In these cases, your retrieval strategy will depend on the idionsincracies of the search service you use. For something simple like ElasticSearch full-text search or the Google API, you may simply submit the user query directly. However, if the search API has relevant parameters, this becomes an instance of function calling, which we’ll see in Chapter 8.

Query strategies

The following are ways to use the user query for generating a suitable search query.

Search by query

The most direct strategy is to simply submit the user query to your retrieval engine. In the case of vector databases, this implies embedding the user query directly, while in the case of search APIs this involves sending the user query as the main argument in the API search method.

The obvious upside of this strategy is its simplicity, and the fact that is works surprinsingly well in many cases. This of course depends on how robust your search engine is, and more specifically, how closely related is the user query to the expected query language used by your search engine.

Search by answer

Specifically in vector databases and embedding-based retrieval, researchers have observed that the user query is often not informative enough to pinpoint the most relevant document chunk. For example, if you knowledge base is composed of research papers or technical documents in general, it is very unlikely that a user query formulated in an imprecise, informal language will have an embedding that is most similar to the exact paragraph that holds the answer, especially if that answer is far from trivial.

In these cases, a neat trick is to use the LLM first to generate an answer on-the-fly, and then embed that answer and use it as query key. The reason this works is that, even if the vanilla LLM doesn’t have the precise knowledge to answer the user query in detail, it is often capable of producing at least a plausibily-sounding response that mimics the right language.

Iterated retrieval & refinement

This is an extension of the previous approach in which instead of a single shot, we let the LLM iteratively provide more relevant queries. The objective is to construct a relevant context one step at a time, by obtaining a query from the LLM, extracting the relevant chunk, and using self-reflection to let the LLM decide if additional information is required.

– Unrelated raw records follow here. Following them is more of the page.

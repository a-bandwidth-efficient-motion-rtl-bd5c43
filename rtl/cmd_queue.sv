// cmd_queue: command and address queue with access status detection.
//
// A first-in-first-out queue of 7 READ/WRITE commands with their physical
// address (bank, row, column) and the tag of the channel that issued them.  A
// unit hands over a command in one cycle and goes on with its own work; the
// memory controller drains the queue in order.  `full` tells the issuing side
// to hold its request.
// On entry every command is compared with the previous command entered, and the
// access status is stored with it:
//   bank-hit  row-hit  : same bank, same row
//   bank-hit  row-miss : same bank, other row
//   bank-miss row-hit  : other bank, same row number
//   bank-miss row-miss : other bank, other row
// The status travels with the command; the scheduler and the statistics use it
// (row hits inside a bank are also detected by the bank controllers' row
// registers).
//
// Timing: a push is visible at the head the next cycle; pop removes the head.
// Depth 7 and the four statuses follow the design; the queue storage (a circular
// buffer with a count) and the first command after reset being compared with an
// all-zero address are this module's choices.
module cmd_queue
  import mc_pkg::*;
#(
  parameter int unsigned DEPTH = 7,
  parameter int unsigned ROW_W = 11,
  parameter int unsigned COL_W = 8,
  parameter int unsigned TAG_W = 2
)(
  input  logic             clk,
  input  logic             rst_n,
  input  logic             push,
  input  logic             in_we,
  input  logic [1:0]       in_bank,
  input  logic [ROW_W-1:0] in_row,
  input  logic [COL_W-1:0] in_col,
  input  logic [TAG_W-1:0] in_tag,
  output logic             full,
  output logic             empty,
  input  logic             pop,
  output logic             hd_we,
  output logic [1:0]       hd_bank,
  output logic [ROW_W-1:0] hd_row,
  output logic [COL_W-1:0] hd_col,
  output logic [TAG_W-1:0] hd_tag,
  output acc_status_t      hd_status,
  output acc_status_t      in_status
);

  localparam int unsigned AW = (DEPTH > 1) ? $clog2(DEPTH) : 1;

  typedef struct packed {
    logic             we;
    logic [1:0]       bank;
    logic [ROW_W-1:0] row;
    logic [COL_W-1:0] col;
    logic [TAG_W-1:0] tag;
    acc_status_t      status;
  } entry_t;

  entry_t           q [DEPTH];
  logic [AW-1:0]    wp, rp;
  logic [AW:0]      count;
  logic [1:0]       prev_bank;
  logic [ROW_W-1:0] prev_row;

  wire do_push = push && !full;
  wire do_pop  = pop && !empty;

  assign full  = (count == (AW+1)'(DEPTH));
  assign empty = (count == '0);

  always_comb begin
    unique case ({in_bank == prev_bank, in_row == prev_row})
      2'b11:   in_status = ST_BANKHIT_ROWHIT;
      2'b10:   in_status = ST_BANKHIT_ROWMISS;
      2'b01:   in_status = ST_BANKMISS_ROWHIT;
      default: in_status = ST_BANKMISS_ROWMISS;
    endcase
  end

  assign hd_we     = q[rp].we;
  assign hd_bank   = q[rp].bank;
  assign hd_row    = q[rp].row;
  assign hd_col    = q[rp].col;
  assign hd_tag    = q[rp].tag;
  assign hd_status = q[rp].status;

  always_ff @(posedge clk or negedge rst_n) begin
    if (!rst_n) begin
      wp <= '0; rp <= '0; count <= '0;
      prev_bank <= '0; prev_row <= '0;
      for (int i = 0; i < int'(DEPTH); i++) q[i] <= '0;
    end else begin
      if (do_push) begin
        q[wp]     <= '{we: in_we, bank: in_bank, row: in_row, col: in_col, tag: in_tag, status: in_status};
        wp        <= (wp == AW'(DEPTH-1)) ? '0 : wp + 1'b1;
        prev_bank <= in_bank;
        prev_row  <= in_row;
      end
      if (do_pop) rp <= (rp == AW'(DEPTH-1)) ? '0 : rp + 1'b1;
      count <= count + (AW+1)'(do_push) - (AW+1)'(do_pop);
    end
  end

  a_push_not_full: assert property (@(posedge clk) disable iff (!rst_n) push |-> !full);
  a_pop_not_empty: assert property (@(posedge clk) disable iff (!rst_n) pop |-> !empty);

endmodule
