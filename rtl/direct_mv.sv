// direct_mv: temporal direct mode motion vectors.
//
// From the co-located motion vector MVc of the first list-1 picture and the
// pre-computed ScaleFactor it forms
//   MV_L0 = (ScaleFactor * MVc + 128) >> 8
//   MV_L1 = MV_L0 - MVc
// for both components.  With td_zero (list-0 and list-1 at the same POC) it
// passes MVc as MV_L0 and gives a zero MV_L1, as the standard does.
//
// Timing: one register stage; `valid` follows `start` by one cycle.
module direct_mv
  import mc_pkg::*;
(
  input  logic               clk,
  input  logic               rst_n,
  input  logic               start,
  input  logic signed [10:0] scale_factor,
  input  logic               td_zero,
  input  mv_t                mv_col,
  output mv_t                mv_l0,
  output mv_t                mv_l1,
  output logic               valid
);

  function automatic mvc_t scale(input logic signed [10:0] sf, input mvc_t c);
    logic signed [MV_W+11:0] p;
    p = (MV_W+12)'(sf) * (MV_W+12)'(c) + (MV_W+12)'(128);
    return mvc_t'(p >>> 8);
  endfunction

  mv_t l0_c;

  always_comb begin
    if (td_zero) l0_c = mv_col;
    else begin
      l0_c.x = scale(scale_factor, mv_col.x);
      l0_c.y = scale(scale_factor, mv_col.y);
    end
  end

  always_ff @(posedge clk or negedge rst_n) begin
    if (!rst_n) begin
      mv_l0 <= '0;
      mv_l1 <= '0;
      valid <= 1'b0;
    end else begin
      valid <= start;
      if (start) begin
        mv_l0 <= l0_c;
        mv_l1 <= td_zero ? '0 : '{x: mvc_t'(l0_c.x - mv_col.x), y: mvc_t'(l0_c.y - mv_col.y)};
      end
    end
  end

endmodule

This approach has the advantage that if the first query is not as informative as necessary, we still get a few shots to pinpoint the exact context we need. However, this can quickly get out of hand and produce a huge, semi-relevant or mostly irrelevant context that will confuse the LLM more than it helps.

To counter this effect, we can add a refinement step after each retrieval, as follows. We let the LLM produce a query, find the most relevant chunk, and then ask the LLM to, given the query and the context, extract a summary of the relevant points mentioned in the context. This way, even if we end up extracting dozens of chunks, the final context could be a very concise and relevant summary of the necessary background knowledge.